EXERCISE REQUIREMENTS.
In the entries that follow, find the line containing "leaves a zero CRC"; from there, copy every line exactly through the line containing "the L2 controller;".

Source data
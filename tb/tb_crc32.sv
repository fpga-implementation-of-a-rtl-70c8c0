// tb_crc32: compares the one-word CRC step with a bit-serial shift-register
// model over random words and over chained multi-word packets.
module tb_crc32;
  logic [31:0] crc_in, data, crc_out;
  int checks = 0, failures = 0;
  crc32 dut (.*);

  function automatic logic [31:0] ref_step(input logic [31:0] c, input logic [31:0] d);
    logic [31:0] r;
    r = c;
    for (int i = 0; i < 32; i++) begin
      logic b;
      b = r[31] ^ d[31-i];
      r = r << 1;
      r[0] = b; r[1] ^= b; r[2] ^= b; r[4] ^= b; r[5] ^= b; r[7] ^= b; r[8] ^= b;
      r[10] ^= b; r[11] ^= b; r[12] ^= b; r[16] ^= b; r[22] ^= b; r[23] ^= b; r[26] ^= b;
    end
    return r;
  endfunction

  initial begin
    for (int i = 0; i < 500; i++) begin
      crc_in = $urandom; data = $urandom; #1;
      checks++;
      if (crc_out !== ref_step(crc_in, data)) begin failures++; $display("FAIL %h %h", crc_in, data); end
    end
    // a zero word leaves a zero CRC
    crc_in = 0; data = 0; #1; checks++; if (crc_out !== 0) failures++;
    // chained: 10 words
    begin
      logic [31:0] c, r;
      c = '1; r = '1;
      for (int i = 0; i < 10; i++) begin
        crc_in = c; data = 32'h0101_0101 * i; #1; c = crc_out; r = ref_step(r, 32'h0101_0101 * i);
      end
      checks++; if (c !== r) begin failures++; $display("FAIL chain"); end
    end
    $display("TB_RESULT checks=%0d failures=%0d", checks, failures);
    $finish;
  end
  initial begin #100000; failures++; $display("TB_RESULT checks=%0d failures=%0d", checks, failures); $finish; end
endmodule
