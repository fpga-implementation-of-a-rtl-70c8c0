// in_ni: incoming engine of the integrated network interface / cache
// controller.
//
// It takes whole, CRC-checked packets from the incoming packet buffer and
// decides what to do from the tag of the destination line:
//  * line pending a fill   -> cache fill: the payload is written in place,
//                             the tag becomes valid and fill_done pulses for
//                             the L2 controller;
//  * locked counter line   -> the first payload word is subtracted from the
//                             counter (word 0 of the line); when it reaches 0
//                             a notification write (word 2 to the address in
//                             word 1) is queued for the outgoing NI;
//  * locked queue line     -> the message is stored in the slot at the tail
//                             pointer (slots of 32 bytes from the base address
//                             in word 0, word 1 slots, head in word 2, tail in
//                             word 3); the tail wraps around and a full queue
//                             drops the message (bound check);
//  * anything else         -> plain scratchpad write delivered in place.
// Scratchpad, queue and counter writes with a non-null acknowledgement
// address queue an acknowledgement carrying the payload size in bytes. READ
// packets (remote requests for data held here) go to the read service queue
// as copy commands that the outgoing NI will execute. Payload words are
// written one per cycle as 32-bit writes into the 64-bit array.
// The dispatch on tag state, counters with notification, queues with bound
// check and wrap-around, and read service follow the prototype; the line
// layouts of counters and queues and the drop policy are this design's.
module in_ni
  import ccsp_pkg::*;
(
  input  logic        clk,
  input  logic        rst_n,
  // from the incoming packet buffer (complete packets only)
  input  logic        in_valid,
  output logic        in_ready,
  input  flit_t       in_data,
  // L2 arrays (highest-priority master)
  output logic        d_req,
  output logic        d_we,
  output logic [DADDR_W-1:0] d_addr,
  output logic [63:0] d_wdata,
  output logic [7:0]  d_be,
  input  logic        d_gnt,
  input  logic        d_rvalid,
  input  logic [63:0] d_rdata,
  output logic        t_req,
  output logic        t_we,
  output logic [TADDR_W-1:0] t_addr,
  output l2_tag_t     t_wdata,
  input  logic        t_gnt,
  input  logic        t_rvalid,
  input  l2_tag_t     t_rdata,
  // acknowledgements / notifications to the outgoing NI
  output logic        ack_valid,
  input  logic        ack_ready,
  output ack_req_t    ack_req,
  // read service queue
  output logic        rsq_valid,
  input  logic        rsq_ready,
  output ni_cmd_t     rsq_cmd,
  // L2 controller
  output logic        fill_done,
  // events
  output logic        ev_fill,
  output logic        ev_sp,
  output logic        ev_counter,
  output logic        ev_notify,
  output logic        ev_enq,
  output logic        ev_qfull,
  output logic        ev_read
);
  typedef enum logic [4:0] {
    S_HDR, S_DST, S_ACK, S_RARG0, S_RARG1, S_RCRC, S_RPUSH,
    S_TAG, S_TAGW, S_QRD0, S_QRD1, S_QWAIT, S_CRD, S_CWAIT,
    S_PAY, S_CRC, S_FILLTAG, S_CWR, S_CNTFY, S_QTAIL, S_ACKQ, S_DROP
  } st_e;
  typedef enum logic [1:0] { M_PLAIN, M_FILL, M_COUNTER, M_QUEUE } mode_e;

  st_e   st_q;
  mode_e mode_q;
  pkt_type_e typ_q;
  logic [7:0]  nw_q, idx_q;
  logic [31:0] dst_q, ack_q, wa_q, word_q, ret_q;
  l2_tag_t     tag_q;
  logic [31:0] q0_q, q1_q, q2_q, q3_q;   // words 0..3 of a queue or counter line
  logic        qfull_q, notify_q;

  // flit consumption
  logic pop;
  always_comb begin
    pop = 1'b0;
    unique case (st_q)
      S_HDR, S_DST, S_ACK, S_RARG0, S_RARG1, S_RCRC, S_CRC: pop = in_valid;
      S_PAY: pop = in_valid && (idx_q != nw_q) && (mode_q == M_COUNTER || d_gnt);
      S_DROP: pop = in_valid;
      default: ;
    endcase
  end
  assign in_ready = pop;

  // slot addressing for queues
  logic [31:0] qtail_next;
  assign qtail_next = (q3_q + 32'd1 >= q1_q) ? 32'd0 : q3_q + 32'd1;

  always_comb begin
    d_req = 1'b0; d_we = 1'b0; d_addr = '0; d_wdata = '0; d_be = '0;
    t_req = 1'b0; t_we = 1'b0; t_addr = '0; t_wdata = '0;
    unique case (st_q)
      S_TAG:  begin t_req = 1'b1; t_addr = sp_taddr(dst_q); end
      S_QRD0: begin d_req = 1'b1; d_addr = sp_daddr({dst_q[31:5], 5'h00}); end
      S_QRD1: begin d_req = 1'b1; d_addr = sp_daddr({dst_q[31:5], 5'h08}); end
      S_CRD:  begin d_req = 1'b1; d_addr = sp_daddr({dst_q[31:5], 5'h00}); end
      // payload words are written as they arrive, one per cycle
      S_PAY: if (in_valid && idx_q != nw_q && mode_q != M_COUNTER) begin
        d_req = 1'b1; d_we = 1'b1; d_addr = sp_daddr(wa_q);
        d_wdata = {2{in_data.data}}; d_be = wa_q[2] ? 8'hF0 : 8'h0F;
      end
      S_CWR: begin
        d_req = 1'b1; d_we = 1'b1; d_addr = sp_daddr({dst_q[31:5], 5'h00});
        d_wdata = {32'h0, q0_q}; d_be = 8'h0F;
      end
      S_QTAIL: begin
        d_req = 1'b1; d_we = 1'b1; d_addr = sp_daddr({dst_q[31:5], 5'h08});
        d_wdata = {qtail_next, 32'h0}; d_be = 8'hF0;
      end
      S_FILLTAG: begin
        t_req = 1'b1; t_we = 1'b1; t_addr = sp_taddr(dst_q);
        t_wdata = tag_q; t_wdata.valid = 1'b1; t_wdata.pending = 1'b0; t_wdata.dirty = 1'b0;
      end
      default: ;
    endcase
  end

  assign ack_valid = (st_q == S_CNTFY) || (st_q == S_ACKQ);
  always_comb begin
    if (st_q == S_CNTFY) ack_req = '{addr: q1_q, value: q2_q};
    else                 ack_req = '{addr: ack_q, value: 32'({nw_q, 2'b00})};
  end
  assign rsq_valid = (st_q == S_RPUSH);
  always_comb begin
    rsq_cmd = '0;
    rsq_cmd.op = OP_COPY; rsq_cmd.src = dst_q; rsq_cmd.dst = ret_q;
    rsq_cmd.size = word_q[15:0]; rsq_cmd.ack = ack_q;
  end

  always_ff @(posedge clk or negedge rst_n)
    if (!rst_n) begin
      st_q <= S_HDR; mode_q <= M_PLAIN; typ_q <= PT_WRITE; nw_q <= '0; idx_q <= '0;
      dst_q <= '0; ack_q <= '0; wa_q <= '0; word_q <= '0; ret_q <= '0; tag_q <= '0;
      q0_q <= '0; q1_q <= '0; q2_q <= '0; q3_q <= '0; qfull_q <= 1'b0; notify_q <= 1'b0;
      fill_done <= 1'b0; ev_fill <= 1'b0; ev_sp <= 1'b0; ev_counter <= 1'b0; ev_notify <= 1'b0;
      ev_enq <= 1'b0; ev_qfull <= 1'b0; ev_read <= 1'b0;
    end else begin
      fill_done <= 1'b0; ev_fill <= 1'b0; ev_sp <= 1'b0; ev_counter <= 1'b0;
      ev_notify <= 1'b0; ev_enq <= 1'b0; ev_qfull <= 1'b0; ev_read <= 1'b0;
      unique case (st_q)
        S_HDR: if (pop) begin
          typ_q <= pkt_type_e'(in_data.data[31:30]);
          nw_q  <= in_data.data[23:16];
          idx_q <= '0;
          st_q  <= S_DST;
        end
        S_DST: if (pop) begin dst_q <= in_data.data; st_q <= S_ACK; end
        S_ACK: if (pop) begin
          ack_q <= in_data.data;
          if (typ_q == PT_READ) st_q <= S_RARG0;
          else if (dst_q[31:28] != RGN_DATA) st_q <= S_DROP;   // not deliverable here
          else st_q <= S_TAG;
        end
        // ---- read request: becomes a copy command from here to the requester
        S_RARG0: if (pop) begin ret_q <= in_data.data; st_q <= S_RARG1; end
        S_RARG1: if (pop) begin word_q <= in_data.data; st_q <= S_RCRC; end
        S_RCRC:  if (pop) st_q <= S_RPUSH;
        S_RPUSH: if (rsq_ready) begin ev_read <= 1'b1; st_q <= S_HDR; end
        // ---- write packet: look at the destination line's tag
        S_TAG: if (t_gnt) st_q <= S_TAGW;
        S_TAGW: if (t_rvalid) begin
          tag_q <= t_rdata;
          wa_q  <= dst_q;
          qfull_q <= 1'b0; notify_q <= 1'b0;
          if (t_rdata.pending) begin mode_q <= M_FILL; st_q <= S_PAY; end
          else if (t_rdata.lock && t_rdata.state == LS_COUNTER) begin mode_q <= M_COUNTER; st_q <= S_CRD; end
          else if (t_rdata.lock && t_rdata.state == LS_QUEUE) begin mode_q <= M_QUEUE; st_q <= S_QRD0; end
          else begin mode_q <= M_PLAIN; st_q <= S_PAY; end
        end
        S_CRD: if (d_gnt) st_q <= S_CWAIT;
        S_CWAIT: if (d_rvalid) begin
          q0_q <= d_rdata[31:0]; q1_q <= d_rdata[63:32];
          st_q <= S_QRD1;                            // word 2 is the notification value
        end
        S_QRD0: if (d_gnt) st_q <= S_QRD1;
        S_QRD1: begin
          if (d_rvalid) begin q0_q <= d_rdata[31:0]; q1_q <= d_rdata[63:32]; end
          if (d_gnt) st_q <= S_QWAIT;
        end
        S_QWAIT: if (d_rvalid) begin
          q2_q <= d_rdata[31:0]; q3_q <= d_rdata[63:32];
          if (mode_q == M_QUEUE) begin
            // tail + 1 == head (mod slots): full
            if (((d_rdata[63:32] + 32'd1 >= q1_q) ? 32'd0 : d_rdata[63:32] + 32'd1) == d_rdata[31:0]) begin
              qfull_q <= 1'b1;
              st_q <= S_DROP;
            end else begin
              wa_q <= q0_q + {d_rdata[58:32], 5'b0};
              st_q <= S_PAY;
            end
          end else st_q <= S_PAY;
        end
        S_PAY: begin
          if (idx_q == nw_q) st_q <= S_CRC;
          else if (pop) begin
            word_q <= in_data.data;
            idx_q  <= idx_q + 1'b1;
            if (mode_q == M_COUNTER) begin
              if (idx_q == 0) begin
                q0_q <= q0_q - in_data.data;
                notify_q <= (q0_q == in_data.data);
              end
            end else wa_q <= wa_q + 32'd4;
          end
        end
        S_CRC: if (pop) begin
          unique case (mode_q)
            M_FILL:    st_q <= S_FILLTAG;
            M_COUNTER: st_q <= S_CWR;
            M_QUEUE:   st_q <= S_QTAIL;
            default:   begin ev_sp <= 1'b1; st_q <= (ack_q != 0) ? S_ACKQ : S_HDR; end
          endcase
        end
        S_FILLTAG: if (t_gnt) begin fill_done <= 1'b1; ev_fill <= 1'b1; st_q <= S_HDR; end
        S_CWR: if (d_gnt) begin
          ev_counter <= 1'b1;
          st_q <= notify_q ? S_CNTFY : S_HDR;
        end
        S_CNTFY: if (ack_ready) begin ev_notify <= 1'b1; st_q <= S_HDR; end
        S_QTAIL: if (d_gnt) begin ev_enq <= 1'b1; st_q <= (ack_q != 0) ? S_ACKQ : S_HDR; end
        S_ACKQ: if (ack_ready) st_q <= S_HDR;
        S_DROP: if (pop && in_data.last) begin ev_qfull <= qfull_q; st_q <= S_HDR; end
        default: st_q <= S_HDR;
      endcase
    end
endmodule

OUTPUT FOR THIS EXERCISE.
    // a zero word leaves a zero CRC
    crc_in = 0; data = 0; #1; checks++; if (crc_out !== 0) failures++;
    // chained: 10 words
    begin
      logic [31:0] c, r;
      c = '1; r = '1;
      for (int i = 0; i < 10; i++) begin
        crc_in = c; data = 32'h0101_0101 * i; #1; c = crc_out; r = ref_step(r, 32'h0101_0101 * i);
      end
      checks++; if (c !== r) begin failures++; $display("FAIL chain"); end
    end
    $display("TB_RESULT checks=%0d failures=%0d", checks, failures);
    $finish;
  end
  initial begin #100000; failures++; $display("TB_RESULT checks=%0d failures=%0d", checks, failures); $finish; end
endmodule
repository fpga-implementation-of-a-rtl-70c8c0
// in_ni: incoming engine of the integrated network interface / cache
// controller.
//
// It takes whole, CRC-checked packets from the incoming packet buffer and
// decides what to do from the tag of the destination line:
//  * line pending a fill   -> cache fill: the payload is written in place,
//                             the tag becomes valid and fill_done pulses for
//                             the L2 controller;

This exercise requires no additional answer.